» Aim of the task: Reproduce the entries shown below only from the line with "comes from the" down to the line with "blocks it drives.", keeping both end lines and copying each one exactly.

» Source material:
[Start of Attachment]

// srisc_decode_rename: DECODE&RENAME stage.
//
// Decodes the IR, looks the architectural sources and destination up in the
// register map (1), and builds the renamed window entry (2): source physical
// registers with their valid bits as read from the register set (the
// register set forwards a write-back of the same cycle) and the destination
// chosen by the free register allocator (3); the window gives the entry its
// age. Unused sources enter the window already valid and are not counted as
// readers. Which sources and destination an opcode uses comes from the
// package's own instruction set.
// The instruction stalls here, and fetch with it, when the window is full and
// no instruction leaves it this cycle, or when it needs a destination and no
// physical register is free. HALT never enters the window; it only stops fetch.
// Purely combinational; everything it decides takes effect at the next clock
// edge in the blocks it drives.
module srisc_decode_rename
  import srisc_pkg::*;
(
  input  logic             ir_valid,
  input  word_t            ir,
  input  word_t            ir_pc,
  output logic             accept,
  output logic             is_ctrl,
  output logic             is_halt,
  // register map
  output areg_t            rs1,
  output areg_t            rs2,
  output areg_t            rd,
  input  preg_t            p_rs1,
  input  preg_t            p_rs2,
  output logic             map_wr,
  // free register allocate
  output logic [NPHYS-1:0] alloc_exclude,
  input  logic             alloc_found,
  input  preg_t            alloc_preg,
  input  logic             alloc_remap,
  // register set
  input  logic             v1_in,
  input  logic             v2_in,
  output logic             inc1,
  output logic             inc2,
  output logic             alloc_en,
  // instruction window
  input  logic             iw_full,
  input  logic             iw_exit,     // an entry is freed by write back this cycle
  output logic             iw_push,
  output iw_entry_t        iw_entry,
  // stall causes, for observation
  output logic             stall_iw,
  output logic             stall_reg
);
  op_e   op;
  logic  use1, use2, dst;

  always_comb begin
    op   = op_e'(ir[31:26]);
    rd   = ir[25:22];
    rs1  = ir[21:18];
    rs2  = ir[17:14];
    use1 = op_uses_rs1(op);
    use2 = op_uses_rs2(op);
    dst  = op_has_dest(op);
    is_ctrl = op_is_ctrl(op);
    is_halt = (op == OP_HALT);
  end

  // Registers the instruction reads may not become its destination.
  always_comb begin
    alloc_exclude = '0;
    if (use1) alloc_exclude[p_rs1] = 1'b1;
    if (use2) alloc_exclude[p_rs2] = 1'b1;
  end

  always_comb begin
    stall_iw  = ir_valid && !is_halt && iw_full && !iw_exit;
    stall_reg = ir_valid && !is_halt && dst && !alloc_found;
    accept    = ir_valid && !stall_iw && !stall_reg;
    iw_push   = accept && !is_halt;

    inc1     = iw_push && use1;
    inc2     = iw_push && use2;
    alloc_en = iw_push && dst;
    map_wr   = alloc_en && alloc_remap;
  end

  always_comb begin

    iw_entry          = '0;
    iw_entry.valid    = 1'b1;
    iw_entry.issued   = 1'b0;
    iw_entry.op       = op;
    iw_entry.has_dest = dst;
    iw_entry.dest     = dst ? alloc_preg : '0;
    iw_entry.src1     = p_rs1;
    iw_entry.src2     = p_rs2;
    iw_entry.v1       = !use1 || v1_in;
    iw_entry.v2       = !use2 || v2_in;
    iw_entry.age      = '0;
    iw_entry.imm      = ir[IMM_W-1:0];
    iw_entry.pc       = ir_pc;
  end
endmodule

[End of Attachment]

» Answer to this exercise:
// readers. Which sources and destination an opcode uses comes from the
// package's own instruction set.
// The instruction stalls here, and fetch with it, when the window is full and
// no instruction leaves it this cycle, or when it needs a destination and no
// physical register is free. HALT never enters the window; it only stops fetch.
// Purely combinational; everything it decides takes effect at the next clock
// edge in the blocks it drives.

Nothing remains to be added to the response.